▸ **Task**
Given the entries that follow, write out exactly the lines starting at the one containing "failures + 1);" and ending at the one containing "< DEPTH, where", both ends included, and only those.

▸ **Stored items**
== == ==

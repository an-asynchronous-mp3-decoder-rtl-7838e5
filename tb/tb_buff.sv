// tb_buff: checks the BUFF stage (transposition between the IMDCT and the
// filterbank). Samples arrive per subband (index 18*sb + t); output n of a
// granule must be input 18*(n % 32) + n / 32 (time slot t = n / 32, subband
// sb = n % 32). Four granules are sent back to back so both banks fill
// while the other is read; the swap counter must reach four.
// Granules of random Q4.28 samples (|x| < 0.5) are sent with random gaps on
// in_valid; out_ready drops at random. The outputs of every granule are
// compared, in order, with a real-number model written in this testbench
// (tolerance 0 LSB), together with out_idx and the meta data.
// Granule kinds used: four granules of alternating channel.
module tb_buff;
  import pamp3_pkg::*;
  logic clk = 1'b0;
  logic rst_n = 1'b0;
  always #5 clk = ~clk;
  int checks = 0, failures = 0;

  logic       in_valid, in_ready, out_valid, out_ready;
  sample_t    in_data, out_data;
  logic [9:0] in_idx, out_idx;
  meta_t      in_meta, out_meta;
  logic [15:0] swaps;
  buff dut (.clk, .rst_n, .in_valid, .in_ready, .in_data, .in_idx, .in_meta,
            .out_valid, .out_ready, .out_data, .out_idx, .out_meta, .swaps);

  real   exp_v [$];
  int    exp_i [$];
  meta_t exp_m [$];

  always @(posedge clk) begin
    out_ready <= ($urandom_range(0, 4) != 0);
    if (out_valid && out_ready) begin
      real e, d;
      int ei;
      meta_t em;
      checks++;
      if (exp_v.size() == 0) begin
        failures++;
        $display("FAIL: unexpected output");
      end else begin
        e = exp_v.pop_front(); ei = exp_i.pop_front(); em = exp_m.pop_front();
        d = real'(out_data) - e;
        if (d < 0) d = -d;
        if (d > 0.0 || out_idx != 10'(ei) || out_meta != em) begin
          failures++;
          if (failures < 10) $display("FAIL: out %0d (expected index %0d) got %0d expected %0f", out_idx, ei, out_data, e);
        end
      end
    end
  end

  task automatic send(input sample_t v, input int i, input meta_t m);
    @(negedge clk);
    while ($urandom_range(0, 5) == 0) @(negedge clk);
    in_data = v; in_idx = 10'(i); in_meta = m; in_valid = 1'b1;
    #1;
    while (!in_ready) @(negedge clk);
    @(posedge clk);
    #1 in_valid = 1'b0;
  endtask

  task automatic granule(input bit ch);
    sample_t inv [576];
    meta_t m;
    m = '0; m.ch = ch; m.mode = 2'd0;
    for (int p = 0; p < 576; p++) inv[p] = sample_t'($urandom);
    for (int n = 0; n < 576; n++) begin
      exp_v.push_back(real'(inv[18 * (n % 32) + n / 32])); exp_i.push_back(n); exp_m.push_back(m);
    end
    for (int p = 0; p < 576; p++) send(inv[p], p, m);
  endtask

  initial begin
    in_valid = 1'b0; in_data = '0; in_idx = '0; in_meta = '0;
    repeat (3) @(posedge clk);
    rst_n = 1'b1;
    for (int g = 0; g < 4; g++) granule(g[0]);
    while (exp_v.size() != 0) @(posedge clk);
    repeat (50) @(posedge clk);
    checks++;
    if (swaps != 16'd4) begin failures++; $display("FAIL: swaps %0d", swaps); end
    $display("TB_RESULT checks=%0d failures=%0d", checks, failures);
    $finish;
  end

  initial begin
    repeat (200000) @(posedge clk);
    $display("FAIL: watchdog, %0d outputs outstanding", exp_v.size());
    $display("TB_RESULT checks=%0d failures=%0d", checks, failures + 1);
    $finish;
  end
endmodule
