// buff_rw_arbitor: arbitration and validity checking for the main data
// buffer, which the synchronizer fills while the SCALE&HUFFMAN decoder
// reads it at the same time.
//
// Both sides use absolute byte counts (32 bits, never wrapping in practice);
// the buffer address is the count modulo DEPTH.
//  * Writer: a byte offered on wr_valid is accepted (wr_ready) only while
//    the buffer is not full, i.e. while wr_count - rd_floor < DEPTH, where
//    rd_floor is the first byte the reader may still need. Otherwise the
//    writer stalls.
//  * Reader: a read of byte rd_addr is granted (rd_gnt) only when that byte
//    has already been written (rd_addr < wr_count); otherwise the reader
//    stalls. rd_valid/rd_data follow one clock after the grant.
// Both ports may be active in the same cycle (separate RAM ports), so the
// arbitration reduces to these two checks. The original architecture gives the job of
// this controller; the counter-based checks are this design's own choice.
module buff_rw_arbitor #(
  parameter int DEPTH = 2048,
  localparam int AW = $clog2(DEPTH)
) (
  input  logic          clk,
  input  logic          rst_n,
  // writer (synchronizer)
  input  logic          wr_valid,
  input  logic [7:0]    wr_data,
  output logic          wr_ready,
  output logic [31:0]   wr_count,
  // reader (SCALE&HUFFMAN)
  input  logic          rd_req,
  input  logic [31:0]   rd_addr,
  output logic          rd_gnt,
  output logic          rd_valid,
  output logic [7:0]    rd_data,
  input  logic [31:0]   rd_floor,
  // buffer memory
  output logic          ram_we,
  output logic [AW-1:0] ram_waddr,
  output logic [7:0]    ram_wdata,
  output logic          ram_re,
  output logic [AW-1:0] ram_raddr,
  input  logic [7:0]    ram_rdata
);
  logic [31:0] fill;

  assign fill      = wr_count - rd_floor;
  assign wr_ready  = (fill < 32'(DEPTH));
  assign ram_we    = wr_valid && wr_ready;
  assign ram_waddr = wr_count[AW-1:0];
  assign ram_wdata = wr_data;

  assign rd_gnt    = rd_req && (rd_addr < wr_count);
  assign ram_re    = rd_gnt;
  assign ram_raddr = rd_addr[AW-1:0];
  assign rd_data   = ram_rdata;

  always_ff @(posedge clk or negedge rst_n) begin
    if (!rst_n) begin
      wr_count <= '0;
      rd_valid <= 1'b0;
    end else begin
      if (ram_we) wr_count <= wr_count + 32'd1;
      rd_valid <= rd_gnt;
    end
  end

  // The reader never asks for data it has declared it no longer needs.
  a_rd_above_floor: assert property (@(posedge clk) disable iff (!rst_n)
    rd_req |-> (rd_addr >= rd_floor));
endmodule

== == ==

▸ **Task response**
    $display("TB_RESULT checks=%0d failures=%0d", checks, failures + 1);
    $finish;
  end
endmodule
// buff_rw_arbitor: arbitration and validity checking for the main data
// buffer, which the synchronizer fills while the SCALE&HUFFMAN decoder
// reads it at the same time.
//
// Both sides use absolute byte counts (32 bits, never wrapping in practice);
// the buffer address is the count modulo DEPTH.
//  * Writer: a byte offered on wr_valid is accepted (wr_ready) only while
//    the buffer is not full, i.e. while wr_count - rd_floor < DEPTH, where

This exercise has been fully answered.